Copy nothing from the entries below except the lines from the one containing "for (int i = 6;" through the one containing "if (last_sop >= 0", and copy those exactly.

Segment Start: Records for processing

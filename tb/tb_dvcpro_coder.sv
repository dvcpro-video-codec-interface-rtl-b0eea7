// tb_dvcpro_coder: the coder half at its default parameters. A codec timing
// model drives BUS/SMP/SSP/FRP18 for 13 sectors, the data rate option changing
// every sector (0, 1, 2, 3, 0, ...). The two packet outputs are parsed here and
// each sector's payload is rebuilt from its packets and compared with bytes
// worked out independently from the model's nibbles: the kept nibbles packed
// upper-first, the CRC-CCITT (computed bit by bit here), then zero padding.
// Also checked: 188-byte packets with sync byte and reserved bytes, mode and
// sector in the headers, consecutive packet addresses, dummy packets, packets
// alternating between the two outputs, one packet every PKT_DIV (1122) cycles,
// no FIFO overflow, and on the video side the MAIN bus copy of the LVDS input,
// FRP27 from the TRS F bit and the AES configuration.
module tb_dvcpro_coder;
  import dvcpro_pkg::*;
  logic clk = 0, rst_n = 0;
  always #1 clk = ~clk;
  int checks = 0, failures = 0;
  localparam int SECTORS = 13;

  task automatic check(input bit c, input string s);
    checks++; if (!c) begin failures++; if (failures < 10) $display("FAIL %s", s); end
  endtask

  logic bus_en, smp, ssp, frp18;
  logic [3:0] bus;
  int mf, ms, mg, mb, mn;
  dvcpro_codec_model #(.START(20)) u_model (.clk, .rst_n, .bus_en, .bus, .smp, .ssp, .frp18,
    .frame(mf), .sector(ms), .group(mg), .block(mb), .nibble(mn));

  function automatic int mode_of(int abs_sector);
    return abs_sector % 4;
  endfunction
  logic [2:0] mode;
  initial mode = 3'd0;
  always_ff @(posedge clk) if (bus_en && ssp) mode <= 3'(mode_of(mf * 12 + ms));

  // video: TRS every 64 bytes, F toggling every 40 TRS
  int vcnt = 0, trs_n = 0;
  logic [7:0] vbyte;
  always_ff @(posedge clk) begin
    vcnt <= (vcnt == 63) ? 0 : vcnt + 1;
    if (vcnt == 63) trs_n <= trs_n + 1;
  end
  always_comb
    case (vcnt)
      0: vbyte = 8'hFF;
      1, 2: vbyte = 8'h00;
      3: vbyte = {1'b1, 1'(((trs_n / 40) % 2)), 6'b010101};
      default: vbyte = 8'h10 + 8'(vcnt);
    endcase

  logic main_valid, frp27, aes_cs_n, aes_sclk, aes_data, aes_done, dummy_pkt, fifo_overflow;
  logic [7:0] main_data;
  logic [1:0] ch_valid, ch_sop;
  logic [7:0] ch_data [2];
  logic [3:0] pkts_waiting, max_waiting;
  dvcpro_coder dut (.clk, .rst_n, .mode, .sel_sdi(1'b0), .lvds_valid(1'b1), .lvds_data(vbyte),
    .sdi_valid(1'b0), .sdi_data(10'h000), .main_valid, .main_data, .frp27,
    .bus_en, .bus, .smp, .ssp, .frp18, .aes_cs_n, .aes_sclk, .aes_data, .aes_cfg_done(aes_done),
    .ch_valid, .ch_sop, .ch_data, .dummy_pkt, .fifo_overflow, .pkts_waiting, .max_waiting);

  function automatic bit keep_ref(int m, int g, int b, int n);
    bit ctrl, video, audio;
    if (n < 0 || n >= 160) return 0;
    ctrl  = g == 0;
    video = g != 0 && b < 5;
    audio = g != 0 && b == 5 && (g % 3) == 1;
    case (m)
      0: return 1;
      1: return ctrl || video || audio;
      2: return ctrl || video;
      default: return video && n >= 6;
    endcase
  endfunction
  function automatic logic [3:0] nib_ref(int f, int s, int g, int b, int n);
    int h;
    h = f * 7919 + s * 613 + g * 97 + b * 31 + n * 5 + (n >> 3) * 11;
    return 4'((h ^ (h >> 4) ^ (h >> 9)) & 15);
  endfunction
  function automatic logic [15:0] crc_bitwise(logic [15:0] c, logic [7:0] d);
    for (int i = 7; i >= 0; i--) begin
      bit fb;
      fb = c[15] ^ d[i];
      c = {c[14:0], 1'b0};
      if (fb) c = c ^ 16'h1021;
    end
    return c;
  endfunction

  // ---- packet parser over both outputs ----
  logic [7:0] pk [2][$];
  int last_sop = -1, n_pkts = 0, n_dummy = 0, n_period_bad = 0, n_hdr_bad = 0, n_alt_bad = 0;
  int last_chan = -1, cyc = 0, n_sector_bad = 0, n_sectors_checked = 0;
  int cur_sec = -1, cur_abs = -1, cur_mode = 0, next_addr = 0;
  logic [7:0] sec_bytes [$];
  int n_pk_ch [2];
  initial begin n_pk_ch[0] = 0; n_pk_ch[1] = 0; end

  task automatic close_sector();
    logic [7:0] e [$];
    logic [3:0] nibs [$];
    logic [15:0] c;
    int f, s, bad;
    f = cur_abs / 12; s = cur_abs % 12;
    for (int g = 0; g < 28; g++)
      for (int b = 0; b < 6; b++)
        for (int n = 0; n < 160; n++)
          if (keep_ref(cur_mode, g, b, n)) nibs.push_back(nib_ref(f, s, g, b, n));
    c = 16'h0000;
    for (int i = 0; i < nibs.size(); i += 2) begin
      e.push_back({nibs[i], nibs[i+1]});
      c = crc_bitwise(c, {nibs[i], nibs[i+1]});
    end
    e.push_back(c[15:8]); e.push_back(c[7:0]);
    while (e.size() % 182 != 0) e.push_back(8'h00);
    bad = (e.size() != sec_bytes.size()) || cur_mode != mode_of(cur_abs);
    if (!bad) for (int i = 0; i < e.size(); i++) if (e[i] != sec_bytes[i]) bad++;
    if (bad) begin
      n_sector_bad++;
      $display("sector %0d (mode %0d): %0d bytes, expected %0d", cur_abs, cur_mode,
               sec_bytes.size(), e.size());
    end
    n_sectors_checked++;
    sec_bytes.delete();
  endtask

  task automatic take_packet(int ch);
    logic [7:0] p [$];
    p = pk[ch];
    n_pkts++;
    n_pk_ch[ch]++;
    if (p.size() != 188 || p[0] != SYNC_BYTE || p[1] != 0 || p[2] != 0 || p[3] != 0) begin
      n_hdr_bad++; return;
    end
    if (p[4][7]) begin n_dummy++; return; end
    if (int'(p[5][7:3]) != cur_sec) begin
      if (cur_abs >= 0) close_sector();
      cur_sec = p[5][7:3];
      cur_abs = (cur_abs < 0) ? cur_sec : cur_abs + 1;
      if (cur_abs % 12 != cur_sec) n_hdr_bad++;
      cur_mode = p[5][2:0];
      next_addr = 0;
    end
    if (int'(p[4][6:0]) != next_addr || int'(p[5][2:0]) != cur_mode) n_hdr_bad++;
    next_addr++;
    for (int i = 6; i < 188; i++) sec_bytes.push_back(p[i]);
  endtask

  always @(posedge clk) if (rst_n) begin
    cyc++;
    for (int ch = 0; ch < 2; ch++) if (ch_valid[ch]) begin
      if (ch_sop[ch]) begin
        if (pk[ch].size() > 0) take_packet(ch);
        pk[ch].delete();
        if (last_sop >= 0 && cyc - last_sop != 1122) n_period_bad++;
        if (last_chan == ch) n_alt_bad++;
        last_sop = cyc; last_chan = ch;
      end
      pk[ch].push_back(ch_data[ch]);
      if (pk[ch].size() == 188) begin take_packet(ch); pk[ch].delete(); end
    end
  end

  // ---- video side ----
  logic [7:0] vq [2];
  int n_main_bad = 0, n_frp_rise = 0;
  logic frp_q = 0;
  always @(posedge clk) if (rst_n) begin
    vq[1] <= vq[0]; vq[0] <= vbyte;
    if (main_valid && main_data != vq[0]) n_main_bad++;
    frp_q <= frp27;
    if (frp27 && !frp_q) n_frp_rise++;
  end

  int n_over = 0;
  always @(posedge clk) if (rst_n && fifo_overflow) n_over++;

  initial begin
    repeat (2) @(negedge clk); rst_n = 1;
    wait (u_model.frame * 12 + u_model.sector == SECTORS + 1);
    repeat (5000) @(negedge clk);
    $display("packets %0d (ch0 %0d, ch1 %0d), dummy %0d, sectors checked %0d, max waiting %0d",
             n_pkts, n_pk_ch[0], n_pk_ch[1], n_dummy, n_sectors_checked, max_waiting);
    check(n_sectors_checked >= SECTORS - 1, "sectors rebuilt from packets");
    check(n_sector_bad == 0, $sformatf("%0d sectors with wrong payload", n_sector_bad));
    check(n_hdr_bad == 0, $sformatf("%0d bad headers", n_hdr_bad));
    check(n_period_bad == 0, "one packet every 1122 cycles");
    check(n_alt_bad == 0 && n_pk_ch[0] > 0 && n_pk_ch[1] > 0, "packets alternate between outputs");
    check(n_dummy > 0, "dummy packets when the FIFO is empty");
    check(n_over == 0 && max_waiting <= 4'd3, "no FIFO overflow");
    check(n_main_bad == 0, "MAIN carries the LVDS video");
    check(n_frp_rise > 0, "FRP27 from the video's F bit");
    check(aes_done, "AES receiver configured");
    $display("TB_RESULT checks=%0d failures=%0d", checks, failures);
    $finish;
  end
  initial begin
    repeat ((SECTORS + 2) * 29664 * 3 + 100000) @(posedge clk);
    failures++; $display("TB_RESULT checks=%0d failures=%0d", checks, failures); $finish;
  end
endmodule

Segment End: Records for processing

Written reply:
    for (int i = 6; i < 188; i++) sec_bytes.push_back(p[i]);
  endtask

  always @(posedge clk) if (rst_n) begin
    cyc++;
    for (int ch = 0; ch < 2; ch++) if (ch_valid[ch]) begin
      if (ch_sop[ch]) begin
        if (pk[ch].size() > 0) take_packet(ch);
        pk[ch].delete();
        if (last_sop >= 0 && cyc - last_sop != 1122) n_period_bad++;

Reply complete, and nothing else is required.